***** Data for this task
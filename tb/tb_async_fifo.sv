// tb_async_fifo: self-checking test of the 8-word dual-clock FIFO. Writes a
// stream of counter-derived words with a 10 ns write clock and reads them with
// an unrelated 7.3 ns read clock, with random pauses on both sides. Checks:
// words come out complete and in order; the FIFO reports full after 8 unread
// words and never holds more; a word written into an empty FIFO appears three
// read-clock edges later; and empty is set after reset.
module tb_async_fifo;
  localparam int DW = 16, AW = 3, N = 200;

  logic wclk = 0, rclk = 0, rst = 1;
  logic winc, rinc, wfull, rempty;
  logic [DW-1:0] wdata, rdata;
  int checks = 0, failures = 0;

  always #5    wclk = ~wclk;
  always #3.65 rclk = ~rclk;

  async_fifo #(.DW(DW), .AW(AW)) dut (.*, .wrst(rst), .rrst(rst));

  function automatic logic [DW-1:0] word(int i);
    return DW'(i * 40503 + 17);
  endfunction

  task automatic check(bit c, string msg);
    checks++;
    if (!c) begin
      failures++;
      $display("FAIL %s", msg);
    end
  endtask

  int wr_n = 0, rd_n = 0;
  bit rd_en = 0, fill_phase = 1;

  // writer
  initial begin
    winc = 0; wdata = '0;
    #23 rst = 0;
    repeat (3) @(posedge wclk);
    // latency: one word into an empty FIFO
    @(negedge wclk); winc = 1; wdata = word(0);
    @(posedge wclk); #0.1 winc = 0; wr_n = 1;
    begin
      int n = 0;
      while (rempty) begin @(posedge rclk); #0.1 n++; end
      check(n == 3, $sformatf("empty-to-valid latency %0d read clocks, expected 3", n));
    end
    // fill without reading: full after 8 words
    @(negedge wclk);
    while (!wfull) begin
      winc = 1; wdata = word(wr_n);
      @(posedge wclk); #0.1 wr_n++;
      @(negedge wclk);
    end
    winc = 0;
    check(wr_n == 8, $sformatf("full after %0d words, expected 8", wr_n));
    repeat (4) @(posedge wclk);
    check(wfull, "full stays while nothing is read");
    fill_phase = 0; rd_en = 1;
    // stream with random pauses
    while (wr_n < N) begin
      @(negedge wclk);
      winc = ($urandom_range(0, 3) != 0);
      wdata = word(wr_n);
      @(posedge wclk);
      if (winc && !wfull) wr_n++;
    end
    @(negedge wclk); winc = 0;
  end

  // reader
  initial begin
    rinc = 0;
    wait (!rst);
    check(rempty, "empty after reset");
    forever begin
      @(negedge rclk);
      rinc = rd_en && ($urandom_range(0, 2) != 0);
      @(posedge rclk);
      if (rinc && !rempty) begin
        check(rdata == word(rd_n), $sformatf("word %0d: got %h expected %h", rd_n, rdata, word(rd_n)));
        rd_n++;
        if (rd_n == N) begin
          #20;
          check(rempty, "empty after all words read");
          $display("TB_RESULT checks=%0d failures=%0d", checks, failures);
          $finish;
        end
      end
    end
  end

  initial begin
    #100000;
    failures++;
    $display("FAIL watchdog");
    $display("TB_RESULT checks=%0d failures=%0d", checks, failures);
    $finish;
  end
endmodule
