// di: domain interface, the generic bridge between a back-end and an OCP
// front-end (or between a front-end and a network back-end). It carries one
// request channel from the "up" side (towards the master IP) to the "down"
// side (towards the slave IP) and one response channel back. Each channel uses
// a valid/stall handshake: a word moves on a clock edge where valid is high
// and stall is low.
//
// ASYNC = 0 (single clock): the DI is pure wiring with no clock-cycle delay;
// valid goes forward and stall goes back combinationally, so its two clock
// inputs are unused.
// ASYNC = 1 (multifrequency): each channel goes through an 8-word dual-clock
// FIFO (async_fifo). Requests are written with up_clk and read with dn_clk;
// responses are written with dn_clk and read with up_clk. A full FIFO raises
// the writer's stall; a non-empty FIFO raises the reader's valid. Crossing
// costs about four cycles: one writer clock to store the word, two reader
// clocks of pointer synchronization and one reader clock for the empty flag.
// Both modes follow the design; the valid/stall naming is this implementation's.
//
// Lint: with ASYNC = 0 the clock and reset inputs are unused (verilator reports
// them); they stay so that both configurations share one port list.
module di
  import ocp_pkg::*;
#(
  parameter bit ASYNC = 1'b1,
  parameter int FIFO_AW = 3            // 8-word FIFOs
) (
  input  logic     up_clk,
  input  logic     up_rst,
  input  logic     dn_clk,
  input  logic     dn_rst,
  // request channel, up -> down
  input  logic     up_req_valid,
  input  di_req_t  up_req,
  output logic     up_req_stall,
  output logic     dn_req_valid,
  output di_req_t  dn_req,
  input  logic     dn_req_stall,
  // response channel, down -> up
  input  logic     dn_resp_valid,
  input  di_resp_t dn_resp,
  output logic     dn_resp_stall,
  output logic     up_resp_valid,
  output di_resp_t up_resp,
  input  logic     up_resp_stall
);
  if (ASYNC) begin : g_async
    logic req_full, req_empty, resp_full, resp_empty;

    async_fifo #(.DW($bits(di_req_t)), .AW(FIFO_AW)) u_req_fifo (
      .wclk(up_clk), .wrst(up_rst), .winc(up_req_valid), .wdata(up_req), .wfull(req_full),
      .rclk(dn_clk), .rrst(dn_rst), .rinc(~dn_req_stall), .rdata(dn_req), .rempty(req_empty)
    );
    async_fifo #(.DW($bits(di_resp_t)), .AW(FIFO_AW)) u_resp_fifo (
      .wclk(dn_clk), .wrst(dn_rst), .winc(dn_resp_valid), .wdata(dn_resp), .wfull(resp_full),
      .rclk(up_clk), .rrst(up_rst), .rinc(~up_resp_stall), .rdata(up_resp), .rempty(resp_empty)
    );

    assign up_req_stall  = req_full;
    assign dn_req_valid  = ~req_empty;
    assign dn_resp_stall = resp_full;
    assign up_resp_valid = ~resp_empty;
  end else begin : g_comb
    assign dn_req_valid  = up_req_valid;
    assign dn_req        = up_req;
    assign up_req_stall  = dn_req_stall;
    assign up_resp_valid = dn_resp_valid;
    assign up_resp       = dn_resp;
    assign dn_resp_stall = up_resp_stall;
  end
endmodule
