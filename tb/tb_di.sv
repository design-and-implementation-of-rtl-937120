// tb_di: self-checking test of the domain interface in both configurations.
// Instance c (ASYNC = 0) must pass requests down and responses up in the same
// cycle, with stall passed back combinationally. Instance a (ASYNC = 1) runs
// its up side on a 10 ns clock and its down side on an unrelated 13.1 ns clock;
// requests and responses streamed through it with random stalls must arrive
// complete and in order, and the up side must see stall once 8 requests are
// waiting in the request FIFO.
module tb_di;
  import ocp_pkg::*;

  logic uclk = 0, dclk = 0, rst = 1;
  always #5    uclk = ~uclk;
  always #6.55 dclk = ~dclk;

  int checks = 0, failures = 0;
  task automatic check(bit c, string msg);
    checks++;
    if (!c) begin failures++; $display("FAIL %s", msg); end
  endtask

  function automatic di_req_t mk_req(int i);
    di_req_t r;
    r = '0;
    r.cmd = (i % 2) ? CMD_WR : CMD_RD;
    r.addr = 32'h1B48_0000 + 32'(i * 4);
    r.data = 32'(i * 32'h01010101 + 5);
    r.byteen = 4'(i);
    r.tag = 3'(i);
    return r;
  endfunction
  function automatic di_resp_t mk_resp(int i);
    return '{resp: RESP_DVA, tag: 3'(i), inorder: i[0], data: 32'(i * 7 + 3)};
  endfunction

  // ---------------- combinational DI ----------------
  logic     c_uv, c_us, c_dv, c_ds, c_rv, c_rs, c_urv, c_urs;
  di_req_t  c_ureq, c_dreq;
  di_resp_t c_dresp, c_uresp;

  di #(.ASYNC(1'b0)) u_c (
    .up_clk(uclk), .up_rst(rst), .dn_clk(uclk), .dn_rst(rst),
    .up_req_valid(c_uv), .up_req(c_ureq), .up_req_stall(c_us),
    .dn_req_valid(c_dv), .dn_req(c_dreq), .dn_req_stall(c_ds),
    .dn_resp_valid(c_rv), .dn_resp(c_dresp), .dn_resp_stall(c_rs),
    .up_resp_valid(c_urv), .up_resp(c_uresp), .up_resp_stall(c_urs)
  );

  initial begin
    for (int i = 0; i < 20; i++) begin
      c_uv = i[0]; c_ureq = mk_req(i); c_ds = i[1];
      c_rv = i[2]; c_dresp = mk_resp(i); c_urs = i[0] ^ i[2];
      #1;
      check(c_dv == c_uv && c_dreq == c_ureq && c_us == c_ds, "combinational request path");
      check(c_urv == c_rv && c_uresp == c_dresp && c_rs == c_urs, "combinational response path");
    end
  end

  // ---------------- dual-clock DI ----------------
  localparam int N = 60;
  logic     a_uv, a_us, a_dv, a_ds, a_rv, a_rs, a_urv, a_urs;
  di_req_t  a_ureq, a_dreq;
  di_resp_t a_dresp, a_uresp;

  di #(.ASYNC(1'b1)) u_a (
    .up_clk(uclk), .up_rst(rst), .dn_clk(dclk), .dn_rst(rst),
    .up_req_valid(a_uv), .up_req(a_ureq), .up_req_stall(a_us),
    .dn_req_valid(a_dv), .dn_req(a_dreq), .dn_req_stall(a_ds),
    .dn_resp_valid(a_rv), .dn_resp(a_dresp), .dn_resp_stall(a_rs),
    .up_resp_valid(a_urv), .up_resp(a_uresp), .up_resp_stall(a_urs)
  );

  int req_sent = 0, req_got = 0, resp_sent = 0, resp_got = 0;
  bit hold_down = 1;
  int full_seen = 0;

  // up side: send requests, receive responses
  initial begin
    a_uv = 0; a_ureq = '0; a_urs = 1;
    #27 rst = 0;
    while (req_sent < N || resp_got < N) begin
      @(negedge uclk);
      a_uv = (req_sent < N) && ($urandom_range(0, 3) != 0);
      a_ureq = mk_req(req_sent);
      a_urs = ($urandom_range(0, 3) == 0);
      @(posedge uclk);
      if (a_us) full_seen++;
      if (a_uv && !a_us) req_sent++;
      if (a_urv && !a_urs) begin
        check(a_uresp == mk_resp(resp_got), $sformatf("response %0d", resp_got));
        resp_got++;
      end
      if (req_sent == 8 && hold_down) begin
        repeat (6) @(posedge uclk);
        check(a_us, "request FIFO full after 8 words");
        hold_down = 0;
      end
    end
    check(full_seen > 0, "stall seen on the up side");
    $display("TB_RESULT checks=%0d failures=%0d", checks, failures);
    $finish;
  end

  // down side: receive requests, send responses
  initial begin
    a_ds = 1; a_rv = 0; a_dresp = '0;
    wait (!rst);
    forever begin
      @(negedge dclk);
      a_ds = hold_down || ($urandom_range(0, 3) == 0);
      a_rv = (resp_sent < req_got) && ($urandom_range(0, 2) != 0);
      a_dresp = mk_resp(resp_sent);
      @(posedge dclk);
      if (a_dv && !a_ds) begin
        check(a_dreq == mk_req(req_got), $sformatf("request %0d", req_got));
        req_got++;
      end
      if (a_rv && !a_rs) resp_sent++;
    end
  end

  initial begin
    #200000;
    failures++;
    $display("FAIL watchdog");
    $display("TB_RESULT checks=%0d failures=%0d", checks, failures);
    $finish;
  end
endmodule
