// ocp_noc_top: complete IP core - network - IP core path with clocked OCP
// network interfaces. A master IP core (a CPU bus brought out as ports) reaches
// a synchronous memory (instantiated here as the system target) through:
//
//   Top1 (clk_m):  master_be - DI1 - OCP master - OCP slave - DI2
//   NoC  (clk_n):  nw_be1 - N_ROUTERS routers - nw_be2
//   Top2 (clk_s):  DI3 - OCP master - OCP slave - DI4 - slave_be - slave_mem
//
// Responses return along the same chain. MFCD = 1 (default) is the
// multifrequency configuration: DI2 and DI3 contain dual-clock FIFOs, so the
// master side, the network and the slave side may run on three unrelated
// clocks. MFCD = 0 is the single-clock configuration: every DI is
// combinational and clk_m, clk_n and clk_s must be the same clock.
// DI1 and DI4 are always combinational, keeping each back-end and its OCP
// entities in one clock domain.
//
// Latency (single clock, one router): request path 4 + 3 + 4 cycles (Top1,
// network, Top2), memory 2, response path 3 + 3 + 3; each additional router
// adds one cycle each way, and each dual-clock DI adds about four cycles of
// its reader's clock. The reset is asynchronous and active high; it must be
// released away from all three clock edges.
//
// Lint: verilator's SYNCASYNCNET note on rst comes from the assertions inside
// the OCP entities and back-ends, which are disabled during reset.
module ocp_noc_top
  import ocp_pkg::*;
#(
  parameter bit MFCD      = 1'b1,
  parameter int N_ROUTERS = 2
) (
  input  logic              clk_m,
  input  logic              clk_n,
  input  logic              clk_s,
  input  logic              rst,
  // master IP core bus
  input  logic              cpu_cyc,
  input  logic              cpu_stb,
  input  logic              cpu_we,
  input  logic [BE_W-1:0]   cpu_sel,
  input  logic [ADDR_W-1:0] cpu_adr,
  input  logic [DATA_W-1:0] cpu_dat_w,
  output logic              cpu_stall,
  output logic              cpu_ack,
  output logic [DATA_W-1:0] cpu_dat_r,
  output ocp_resp_e         cpu_resp,
  output logic [TAG_W-1:0]  cpu_tag,
  // route table of the master back-end
  input  logic              cfg_we,
  input  logic [SRB_W-1:0]  cfg_idx,
  input  logic [SRB_W-1:0]  cfg_route,
  // spare B ports of the routers (clk_n domain)
  input  logic [N_ROUTERS-1:0]             b_in_valid,
  input  logic [N_ROUTERS-1:0][FLIT_W-1:0] b_in_flit,
  output logic [N_ROUTERS-1:0]             b_in_stall,
  output logic [N_ROUTERS-1:0]             b_out_valid,
  output logic [N_ROUTERS-1:0][FLIT_W-1:0] b_out_flit,
  input  logic [N_ROUTERS-1:0]             b_out_stall
);
  // ---------------- Top1 (master side) ----------------
  logic     be_req_v, be_req_st, be_resp_v, be_resp_st;
  di_req_t  be_req;
  di_resp_t be_resp;
  logic     m1_req_v, m1_req_st, m1_resp_v, m1_resp_st;
  di_req_t  m1_req;
  di_resp_t m1_resp;
  ocp_mreq_t  l1_mreq;
  ocp_mdata_t l1_mdata;
  ocp_sresp_t l1_sresp;
  logic       l1_cmdacc, l1_dataacc, l1_respacc;
  logic     s1_req_v, s1_req_st, s1_resp_v, s1_resp_st;
  di_req_t  s1_req;
  di_resp_t s1_resp;

  master_be u_master_be (
    .clk(clk_m), .rst,
    .cpu_cyc, .cpu_stb, .cpu_we, .cpu_sel, .cpu_adr, .cpu_dat_w,
    .cpu_stall, .cpu_ack, .cpu_dat_r, .cpu_resp, .cpu_tag,
    .cfg_we, .cfg_idx, .cfg_route,
    .req_valid(be_req_v), .req(be_req), .req_stall(be_req_st),
    .resp_valid(be_resp_v), .resp(be_resp), .resp_stall(be_resp_st)
  );

  di #(.ASYNC(1'b0)) u_di1 (
    .up_clk(clk_m), .up_rst(rst), .dn_clk(clk_m), .dn_rst(rst),
    .up_req_valid(be_req_v), .up_req(be_req), .up_req_stall(be_req_st),
    .dn_req_valid(m1_req_v), .dn_req(m1_req), .dn_req_stall(m1_req_st),
    .dn_resp_valid(m1_resp_v), .dn_resp(m1_resp), .dn_resp_stall(m1_resp_st),
    .up_resp_valid(be_resp_v), .up_resp(be_resp), .up_resp_stall(be_resp_st)
  );

  ocp_master u_ocpm1 (
    .clk(clk_m), .rst,
    .di_req_valid(m1_req_v), .di_req(m1_req), .di_req_stall(m1_req_st),
    .di_resp_valid(m1_resp_v), .di_resp(m1_resp), .di_resp_stall(m1_resp_st),
    .mreq(l1_mreq), .SCmdAccept(l1_cmdacc), .mdata(l1_mdata), .SDataAccept(l1_dataacc),
    .sresp(l1_sresp), .MRespAccept(l1_respacc)
  );

  ocp_slave u_ocps1 (
    .clk(clk_m), .rst,
    .mreq(l1_mreq), .SCmdAccept(l1_cmdacc), .mdata(l1_mdata), .SDataAccept(l1_dataacc),
    .sresp(l1_sresp), .MRespAccept(l1_respacc),
    .di_req_valid(s1_req_v), .di_req(s1_req), .di_req_stall(s1_req_st),
    .di_resp_valid(s1_resp_v), .di_resp(s1_resp), .di_resp_stall(s1_resp_st)
  );

  // ---------------- DI2: Top1 -> network ----------------
  logic     n1_req_v, n1_req_st, n1_resp_v, n1_resp_st;
  di_req_t  n1_req;
  di_resp_t n1_resp;

  di #(.ASYNC(MFCD)) u_di2 (
    .up_clk(clk_m), .up_rst(rst), .dn_clk(clk_n), .dn_rst(rst),
    .up_req_valid(s1_req_v), .up_req(s1_req), .up_req_stall(s1_req_st),
    .dn_req_valid(n1_req_v), .dn_req(n1_req), .dn_req_stall(n1_req_st),
    .dn_resp_valid(n1_resp_v), .dn_resp(n1_resp), .dn_resp_stall(n1_resp_st),
    .up_resp_valid(s1_resp_v), .up_resp(s1_resp), .up_resp_stall(s1_resp_st)
  );

  // ---------------- NoC ----------------
  logic              f1_v, f1_st, f2_v, f2_st, g1_v, g1_st, g2_v, g2_st;
  logic [FLIT_W-1:0] f1, f2, g1, g2;

  nw_be1 u_nw_be1 (
    .clk(clk_n), .rst,
    .req_valid(n1_req_v), .req(n1_req), .req_stall(n1_req_st),
    .resp_valid(n1_resp_v), .resp(n1_resp), .resp_stall(n1_resp_st),
    .dvalid_be1(f1_v), .out_flit(f1), .stall_req(f1_st),
    .dvalid_be2(g1_v), .in_flit(g1), .stall_resp(g1_st)
  );

  noc_chain #(.N_ROUTERS(N_ROUTERS)) u_noc (
    .clk(clk_n), .rst,
    .m_in_valid(f1_v), .m_in_flit(f1), .m_in_stall(f1_st),
    .m_out_valid(g1_v), .m_out_flit(g1), .m_out_stall(g1_st),
    .s_in_valid(g2_v), .s_in_flit(g2), .s_in_stall(g2_st),
    .s_out_valid(f2_v), .s_out_flit(f2), .s_out_stall(f2_st),
    .b_in_valid, .b_in_flit, .b_in_stall, .b_out_valid, .b_out_flit, .b_out_stall
  );

  logic     n2_req_v, n2_req_st, n2_resp_v, n2_resp_st;
  di_req_t  n2_req;
  di_resp_t n2_resp;

  nw_be2 u_nw_be2 (
    .clk(clk_n), .rst,
    .dvalid_be1(f2_v), .in_flit(f2), .stall_req(f2_st),
    .dvalid_be2(g2_v), .out_flit(g2), .stall_resp(g2_st),
    .req_valid(n2_req_v), .req(n2_req), .req_stall(n2_req_st),
    .resp_valid(n2_resp_v), .resp(n2_resp), .resp_stall(n2_resp_st)
  );

  // ---------------- DI3: network -> Top2 ----------------
  logic     m2_req_v, m2_req_st, m2_resp_v, m2_resp_st;
  di_req_t  m2_req;
  di_resp_t m2_resp;

  di #(.ASYNC(MFCD)) u_di3 (
    .up_clk(clk_n), .up_rst(rst), .dn_clk(clk_s), .dn_rst(rst),
    .up_req_valid(n2_req_v), .up_req(n2_req), .up_req_stall(n2_req_st),
    .dn_req_valid(m2_req_v), .dn_req(m2_req), .dn_req_stall(m2_req_st),
    .dn_resp_valid(m2_resp_v), .dn_resp(m2_resp), .dn_resp_stall(m2_resp_st),
    .up_resp_valid(n2_resp_v), .up_resp(n2_resp), .up_resp_stall(n2_resp_st)
  );

  // ---------------- Top2 (slave side) ----------------
  ocp_mreq_t  l2_mreq;
  ocp_mdata_t l2_mdata;
  ocp_sresp_t l2_sresp;
  logic       l2_cmdacc, l2_dataacc, l2_respacc;
  logic     s2_req_v, s2_req_st, s2_resp_v, s2_resp_st;
  di_req_t  s2_req;
  di_resp_t s2_resp;
  logic     sb_req_v, sb_req_st, sb_resp_v, sb_resp_st;
  di_req_t  sb_req;
  di_resp_t sb_resp;

  ocp_master u_ocpm2 (
    .clk(clk_s), .rst,
    .di_req_valid(m2_req_v), .di_req(m2_req), .di_req_stall(m2_req_st),
    .di_resp_valid(m2_resp_v), .di_resp(m2_resp), .di_resp_stall(m2_resp_st),
    .mreq(l2_mreq), .SCmdAccept(l2_cmdacc), .mdata(l2_mdata), .SDataAccept(l2_dataacc),
    .sresp(l2_sresp), .MRespAccept(l2_respacc)
  );

  ocp_slave u_ocps2 (
    .clk(clk_s), .rst,
    .mreq(l2_mreq), .SCmdAccept(l2_cmdacc), .mdata(l2_mdata), .SDataAccept(l2_dataacc),
    .sresp(l2_sresp), .MRespAccept(l2_respacc),
    .di_req_valid(s2_req_v), .di_req(s2_req), .di_req_stall(s2_req_st),
    .di_resp_valid(s2_resp_v), .di_resp(s2_resp), .di_resp_stall(s2_resp_st)
  );

  di #(.ASYNC(1'b0)) u_di4 (
    .up_clk(clk_s), .up_rst(rst), .dn_clk(clk_s), .dn_rst(rst),
    .up_req_valid(s2_req_v), .up_req(s2_req), .up_req_stall(s2_req_st),
    .dn_req_valid(sb_req_v), .dn_req(sb_req), .dn_req_stall(sb_req_st),
    .dn_resp_valid(sb_resp_v), .dn_resp(sb_resp), .dn_resp_stall(sb_resp_st),
    .up_resp_valid(s2_resp_v), .up_resp(s2_resp), .up_resp_stall(s2_resp_st)
  );

  logic               mem_ce, mem_we, mem_ack, mem_err;
  logic [BE_W-1:0]    mem_be;
  logic [PADDR_W-1:0] mem_addr;
  logic [DATA_W-1:0]  mem_wdata, mem_rdata;

  slave_be u_slave_be (
    .clk(clk_s), .rst,
    .req_valid(sb_req_v), .req(sb_req), .req_stall(sb_req_st),
    .resp_valid(sb_resp_v), .resp(sb_resp), .resp_stall(sb_resp_st),
    .mem_ce, .mem_we, .mem_be, .mem_addr, .mem_wdata, .mem_ack, .mem_err, .mem_rdata
  );

  slave_mem u_slave_mem (
    .clk(clk_s), .rst,
    .ce(mem_ce), .we(mem_we), .be(mem_be), .addr(mem_addr), .wdata(mem_wdata),
    .ack(mem_ack), .err(mem_err), .rdata(mem_rdata)
  );
endmodule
**********
Directions:
Within the material above, copy exactly the lines from the line that holds "8 requests are" up to and including the line that holds "c_uv = i[0];".

Worked solution:
// complete and in order, and the up side must see stall once 8 requests are
// waiting in the request FIFO.
module tb_di;
  import ocp_pkg::*;

  logic uclk = 0, dclk = 0, rst = 1;
  always #5    uclk = ~uclk;
  always #6.55 dclk = ~dclk;

  int checks = 0, failures = 0;
  task automatic check(bit c, string msg);
    checks++;
    if (!c) begin failures++; $display("FAIL %s", msg); end
  endtask

  function automatic di_req_t mk_req(int i);
    di_req_t r;
    r = '0;
    r.cmd = (i % 2) ? CMD_WR : CMD_RD;
    r.addr = 32'h1B48_0000 + 32'(i * 4);
    r.data = 32'(i * 32'h01010101 + 5);
    r.byteen = 4'(i);
    r.tag = 3'(i);
    return r;
  endfunction
  function automatic di_resp_t mk_resp(int i);
    return '{resp: RESP_DVA, tag: 3'(i), inorder: i[0], data: 32'(i * 7 + 3)};
  endfunction

  // ---------------- combinational DI ----------------
  logic     c_uv, c_us, c_dv, c_ds, c_rv, c_rs, c_urv, c_urs;
  di_req_t  c_ureq, c_dreq;
  di_resp_t c_dresp, c_uresp;

  di #(.ASYNC(1'b0)) u_c (
    .up_clk(uclk), .up_rst(rst), .dn_clk(uclk), .dn_rst(rst),
    .up_req_valid(c_uv), .up_req(c_ureq), .up_req_stall(c_us),
    .dn_req_valid(c_dv), .dn_req(c_dreq), .dn_req_stall(c_ds),
    .dn_resp_valid(c_rv), .dn_resp(c_dresp), .dn_resp_stall(c_rs),
    .up_resp_valid(c_urv), .up_resp(c_uresp), .up_resp_stall(c_urs)
  );

  initial begin
    for (int i = 0; i < 20; i++) begin
      c_uv = i[0]; c_ureq = mk_req(i); c_ds = i[1];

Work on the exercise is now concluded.